Stored items from a collection:
^^^^

// ttn_top_harness: drives one ttn_top end to end and scores it.
//
// 1. Writes a random set of weights into the register blocks over
//    AXI-Lite, reads a sample of registers back, and probes an address
//    beyond the last block (must answer DECERR).
// 2. Measures the latency of one sample through an idle design: two cycles
//    of feature map, one cycle of FIFO for partial parallel, then the tree
//    latency.
// 3. Streams NSAMP random samples with random gaps on the input and random
//    back-pressure on the output and compares every result with the
//    reference model (feature map + tree contraction).
// It counts the mechanisms it saw: output stalls, input back-pressure, FIFO
// filling (partial parallel only), DECERR responses and register read-backs;
// one that never happened counts as a failure. IMPL, N and X0 select the
// configuration; the full-parallel N = 16, X0 = 8 configuration is
// instantiated as ttn_top with all its defaults.
module ttn_top_harness
  import ttn_pkg::*;
  import ttn_ref_pkg::*;
  import axil_pkg::*;
#(
  parameter impl_e IMPL  = IMPL_FP,
  parameter int    N     = 16,
  parameter int    X0    = 8,
  parameter int    NSAMP = 40
) (
  input  logic clk,
  input  logic rst_n,
  output logic done,
  output int   checks,
  output int   failures
);
  localparam int D0 = 2, O = 1, LAT = 4;
  // the design's default configuration is instantiated without parameters
  localparam bit DEFAULTS = (IMPL == IMPL_FP) && (N == 16) && (X0 == 8);
  localparam xmode_e MODE = XMODE_MINIMAL;
  localparam int NW  = int'(total_weights(N, D0, X0, O, MODE));
  localparam int NB  = (NW + 1023) / 1024;
  localparam int TL  = int'(tree_latency(IMPL, LAT, N, D0, X0, O, MODE));
  localparam int EXP_LAT = 2 + TL + ((IMPL == IMPL_PP) ? 1 : 0);

  logic [31:0]   awaddr, wdata, araddr, rdata;
  logic [3:0]    wstrb;
  logic          awvalid, awready, wvalid, wready, bvalid, bready, arvalid, arready, rvalid, rready;
  logic [1:0]    bresp, rresp;
  logic          s_tvalid, s_tready, m_tvalid, m_tready;
  logic [N*16-1:0] s_tdata;
  logic [O*16-1:0] m_tdata;

  if (DEFAULTS) begin : g_def
    ttn_top dut (
      .clk, .rst_n,
      .s_axil_awaddr(awaddr), .s_axil_awvalid(awvalid), .s_axil_awready(awready),
      .s_axil_wdata(wdata), .s_axil_wstrb(wstrb), .s_axil_wvalid(wvalid), .s_axil_wready(wready),
      .s_axil_bresp(bresp), .s_axil_bvalid(bvalid), .s_axil_bready(bready),
      .s_axil_araddr(araddr), .s_axil_arvalid(arvalid), .s_axil_arready(arready),
      .s_axil_rdata(rdata), .s_axil_rresp(rresp), .s_axil_rvalid(rvalid), .s_axil_rready(rready),
      .s_axis_tvalid(s_tvalid), .s_axis_tready(s_tready), .s_axis_tdata(s_tdata),
      .m_axis_tvalid(m_tvalid), .m_axis_tready(m_tready), .m_axis_tdata(m_tdata));
  end else begin : g_par
    ttn_top #(.N(N), .X0(X0), .IMPL(IMPL)) dut (
      .clk, .rst_n,
      .s_axil_awaddr(awaddr), .s_axil_awvalid(awvalid), .s_axil_awready(awready),
      .s_axil_wdata(wdata), .s_axil_wstrb(wstrb), .s_axil_wvalid(wvalid), .s_axil_wready(wready),
      .s_axil_bresp(bresp), .s_axil_bvalid(bvalid), .s_axil_bready(bready),
      .s_axil_araddr(araddr), .s_axil_arvalid(arvalid), .s_axil_arready(arready),
      .s_axil_rdata(rdata), .s_axil_rresp(rresp), .s_axil_rvalid(rvalid), .s_axil_rready(rready),
      .s_axis_tvalid(s_tvalid), .s_axis_tready(s_tready), .s_axis_tdata(s_tdata),
      .m_axis_tvalid(m_tvalid), .m_axis_tready(m_tready), .m_axis_tdata(m_tdata));
  end

  task automatic check(input string what, input longint got, input longint exp);
    checks++;
    if (got != exp) begin
      failures++;
      if (failures < 10) $display("[%s] %s: got %0d expected %0d", IMPL.name(), what, got, exp);
    end
  endtask

  task automatic axil_write(input logic [31:0] addr, input logic [31:0] data, output logic [1:0] resp);
    @(negedge clk);
    awaddr = addr; awvalid = 1; wdata = data; wstrb = 4'hf; wvalid = 1;
    do @(posedge clk); while (!(awready && wready));
    @(negedge clk);
    awvalid = 0; wvalid = 0; bready = 1;
    do @(posedge clk); while (!bvalid);
    resp = bresp;
    @(negedge clk);
    bready = 0;
  endtask

  task automatic axil_read(input logic [31:0] addr, output logic [31:0] data, output logic [1:0] resp);
    @(negedge clk);
    araddr = addr; arvalid = 1;
    do @(posedge clk); while (!arready);
    @(negedge clk);
    arvalid = 0; rready = 1;
    do @(posedge clk); while (!rvalid);
    data = rdata;
    resp = rresp;
    @(negedge clk);
    rready = 0;
  endtask

  ivec_t wq;
  ivec_t feats[$];
  ivec_t expect_r[$];
  int    cnt_stall = 0, cnt_backpressure = 0, cnt_fifo = 0, cnt_decerr = 0, cnt_readback = 0;
  int    got = 0, sent = 0;

  function automatic ivec_t make_sample();
    ivec_t f;
    for (int i = 0; i < N; i++) f.push_back($urandom_range(0, 25736));
    return f;
  endfunction

  function automatic ivec_t model(input ivec_t f);
    ivec_t phi;
    foreach (f[i]) begin
      phi.push_back(ref_trig(f[i], 1'b0));
      phi.push_back(ref_trig(f[i], 1'b1));
    end
    return ref_tree(phi, wq, N, D0, X0, O, MODE);
  endfunction

  task automatic put_sample(input ivec_t f);
    foreach (f[i]) s_tdata[16*i +: 16] = 16'(f[i]);
  endtask

  // output monitor
  always @(posedge clk) begin
    if (rst_n && sent > 0) begin
      if (m_tvalid && m_tready) begin
        check("result", $signed(m_tdata[15:0]), expect_r[got][0]);
        got++;
      end
      if (m_tvalid && !m_tready) cnt_stall++;
      if (s_tvalid && !s_tready) cnt_backpressure++;
    end
  end

  if (IMPL == IMPL_PP) begin : g_fifo_mon
    always @(posedge clk) if (rst_n && g_par.dut.g_pp.f_count > 1) cnt_fifo++;
  end

  initial begin
    logic [31:0] d;
    logic [1:0]  resp;
    int          t0, lat;
    done = 0; checks = 0; failures = 0;
    awaddr = '0; awvalid = 0; wdata = '0; wstrb = '0; wvalid = 0; bready = 0;
    araddr = '0; arvalid = 0; rready = 0;
    s_tvalid = 0; s_tdata = '0; m_tready = 0;
    // weights in [-0.25, 0.25)
    for (int i = 0; i < NB * 1024; i++) wq.push_back($signed(16'($urandom)) / 8);
    wait (rst_n);
    // ---- 1. weights over AXI-Lite ----
    for (int r = 0; r < NB * 512; r++) begin
      axil_write(32'(((r / 512) << 12) + 4 * (r % 512)), {16'(wq[2*r+1]), 16'(wq[2*r])}, resp);
      if (resp != RESP_OKAY) failures++;
    end
    for (int k = 0; k < 40; k++) begin
      int r;
      r = $urandom_range(0, NB * 512 - 1);
      axil_read(32'(((r / 512) << 12) + 4 * (r % 512)), d, resp);
      check("readback", d, {16'(wq[2*r+1]), 16'(wq[2*r])});
      check("readback resp", resp, RESP_OKAY);
      cnt_readback++;
    end
    axil_write(32'(NB << 12), 32'h1234, resp);
    check("decerr write", resp, RESP_DECERR);
    if (resp == RESP_DECERR) cnt_decerr++;
    axil_read(32'((NB << 12) + 8), d, resp);
    check("decerr read", resp, RESP_DECERR);
    if (resp == RESP_DECERR) cnt_decerr++;
    repeat (3) @(negedge clk);   // weight slice register
    // ---- 2. latency through the idle design ----
    feats.push_back(make_sample());
    expect_r.push_back(model(feats[0]));
    @(negedge clk);
    put_sample(feats[0]);
    s_tvalid = 1;
    m_tready = 1;
    sent = 1;
    @(posedge clk);
    t0 = 0;
    #1;
    s_tvalid = 0;
    lat = 1;
    while (!m_tvalid) begin @(posedge clk); #1; lat++; end
    check("latency", lat, EXP_LAT);
    @(posedge clk); #1;
    // ---- 3. stream ----
    for (int s = 1; s < NSAMP; s++) begin
      feats.push_back(make_sample());
      expect_r.push_back(model(feats[s]));
    end
    fork
      begin : source
        while (sent < NSAMP) begin
          @(negedge clk);
          if (!s_tvalid || s_taken) begin
            s_tvalid = ($urandom_range(0, 1) != 0);
            if (s_tvalid) begin
              put_sample(feats[sent]);
              sent++;
            end
          end
        end
        do begin @(posedge clk); #1; end while (!s_taken);
        @(negedge clk);
        s_tvalid = 0;
      end
      begin : sink
        while (got < NSAMP) begin
          @(negedge clk);
          // long output stalls early on fill the partial-parallel FIFO
          m_tready = (got < NSAMP / 2) ? ($urandom_range(0, 9) == 0) : ($urandom_range(0, 2) != 0);
        end
      end
    join
    check("results", got, NSAMP);
    $display("[%s] latency %0d, stalls %0d, back-pressure %0d, fifo>1 %0d, decerr %0d, read-backs %0d",
             IMPL.name(), lat, cnt_stall, cnt_backpressure, cnt_fifo, cnt_decerr, cnt_readback);
    if (cnt_stall == 0 || cnt_backpressure == 0 || cnt_decerr < 2 || cnt_readback == 0) failures++;
    if (IMPL == IMPL_PP && cnt_fifo == 0) failures++;
    done = 1;
  end

  bit s_taken = 0;
  always @(posedge clk) s_taken = s_tvalid && s_tready;
endmodule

^^^^

Task to complete:
Extract all lines of the records above that include "feats".

Result of this task:
  ivec_t feats[$];
    feats.push_back(make_sample());
    expect_r.push_back(model(feats[0]));
    put_sample(feats[0]);
      feats.push_back(make_sample());
      expect_r.push_back(model(feats[s]));
              put_sample(feats[sent]);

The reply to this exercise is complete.